Courtesy of Rudolf von May and Erin Westeen
What would you like teachers and students to know about the work you and your team did in South America?

The number of known frog species in the world continues to increase as a result of new discoveries and descriptions (on average, between 100 and 200 new species are described per year). In the Andean genus Phrynopus, about one third of the currently known species (34) were described over the past decade; only in 2017 alone, seven new species of Phrynopus were described. The discovery of new species demonstrates the need for further scientific exploration of poorly known areas in South America, as these areas often contain unique habitats and species living in them.
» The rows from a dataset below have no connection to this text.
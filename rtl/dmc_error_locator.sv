// dmc_error_locator: finds the erroneous symbols of a fetched DMC word.
//
// Every symbol lies on one horizontal syndrome group and one vertical
// syndrome group (the crossing lines of the error-location map):
//   D'3-0  : H_syn4-0,   V_syn3-0     D'19-16: H_syn14-10, V_syn3-0
//   D'7-4  : H_syn9-5,   V_syn7-4     D'23-20: H_syn19-15, V_syn7-4
//   D'11-8 : H_syn4-0,   V_syn11-8    D'27-24: H_syn14-10, V_syn11-8
//   D'15-12: H_syn9-5,   V_syn15-12   D'31-28: H_syn19-15, V_syn15-12
// A symbol is marked erroneous when both of its groups are non-zero. The
// map is the design's; the AND of the two flags is this implementation's
// reading of it.
//
// Interface: flags from dmc_syndrome_calc; sym_err[s] = symbol s in error.
// Timing: combinational.
module dmc_error_locator
  import dmc_pkg::*;
(
  input  syn_flags_t         flags,
  output logic [NUM_SYM-1:0] sym_err
);

  always_comb
    for (int unsigned s = 0; s < NUM_SYM; s++)
      sym_err[s] = flags.h_nz[hgroup_of(s)] & flags.v_nz[vgroup_of(s)];

endmodule
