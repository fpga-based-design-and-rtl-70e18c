// tb_dmc_error_locator: exhaustive check (all 256 combinations of the
// eight group flags) of the error locator against the literal
// symbol-to-group table of the error-location map.
module tb_dmc_error_locator;
  import dmc_pkg::*;
  import dmc_ref_pkg::*;
  syn_flags_t fl;
  logic [7:0] sym;
  int checks = 0, failures = 0;

  dmc_error_locator dut (.flags(fl), .sym_err(sym));

  initial begin
    #100000;
    failures++;
    $display("watchdog expired");
    $display("TB_RESULT checks=%0d failures=%0d", checks, failures);
    $finish;
  end

  initial begin
    logic [7:0] e;
    for (int i = 0; i < 256; i++) begin
      fl = syn_flags_t'(8'(i));
      #1;
      for (int s = 0; s < 8; s++) e[s] = fl.h_nz[ref_hg(s)] & fl.v_nz[ref_vg(s)];
      checks++;
      if (sym !== e) begin
        failures++;
        $display("FAIL h_nz=%b v_nz=%b sym=%b exp %b", fl.h_nz, fl.v_nz, sym, e);
      end
    end
    $display("TB_RESULT checks=%0d failures=%0d", checks, failures);
    $finish;
  end
endmodule
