- `D` is the number of digits. The default is 16.
  - `mult_sd10` accepts 2 ≤ D ≤ 16, limited by its 17-input tree.
  - `mult_sd5` accepts 2 ≤ D ≤ 16, limited by its 32-input tree.
- `DELAY_TREE` on `mult_sd10` selects the delay-optimized tree instead of the
  area-optimized one.
- Block-level parameters: `N` (digits per word), `NB`/`NIN` (counter and digit
  adder sizes), `MIXED`, `B_XS6`, `ROW`.

## Simulation

Each block has a self-checking testbench in `tb/`. It compares the block against
arithmetic done independently in the testbench, using 136-bit integers and the
value functions in `tb/dec_tb_pkg.sv`. At the end it prints
`TB_RESULT checks=<n> failures=<n>`. A watchdog ends any run that hangs.

To build and run one testbench with Verilator 5:

```
verilator --binary --top-module tb_dec_mult_top \
    rtl/dec_pkg.sv $(ls rtl/*.sv | grep -v dec_pkg.sv) \
    tb/dec_tb_pkg.sv tb/tb_dec_mult_top.sv
./obj_dir/Vtb_dec_mult_top
```

Replace `tb_dec_mult_top` with any other `tb/tb_*.sv` to run that one.

`tb_dec_mult_top` runs both multipliers at the default 16 digits with no
parameter overrides. It covers:

- 2000 operand pairs: all-9s times all-9s, zero, one, 5555…5 as multiplier,
  and random operands, half of them biased toward the digit 9.
- A count of every mechanism the design has, with a failure for any that never
  happens:
  - each radix-10 magnitude and negative digits;
  - a multiplier digit 9 after a borrow, which recodes to zero;
  - a nonzero top partial product;
  - each Yu and Yl value;
  - a negative row 0 in radix-5;
  - decimal carries that pass through a whole digit in the final adder.

It runs in well under a second.

Other testbenches go further at block level:

- `tb_mult_sd10` also runs the delay-optimized tree and D = 5.
- `tb_mult_sd5` also runs D = 8 and D = 3, covering all three mixed trees.
- `tb_multioperand` uses the trees on their own, as decimal multioperand
  adders. It adds sixteen 16-digit BCD operands through `tree17_area`,
  `tree17_delay` and `tree16_mixed`. Each tree is followed by `adder_setup` and
  an 18-digit `bcd_qt_adder`, and the BCD sum is checked.
- The recoders are checked exhaustively. So is every digit input of the bit
  counters and both signed-digit recoders.

## Where this design departs from, or adds to, the published description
Study coauthors are Edgar Lehr, Professor at Illinois Wesleyan University, and Daniel Rabosky, Assistant Professor at the University of Michigan (Museum of Zoology and the Department of Ecology and Evolutionary Biology). The study received financial support from the National Geographic Society, the National Science Foundation, the David and Lucile Packard Foundation, and several other organizations. Research permits and logistical support were provided by Peru’s wildlife service (SERFOR) and the national park service (SERNANP).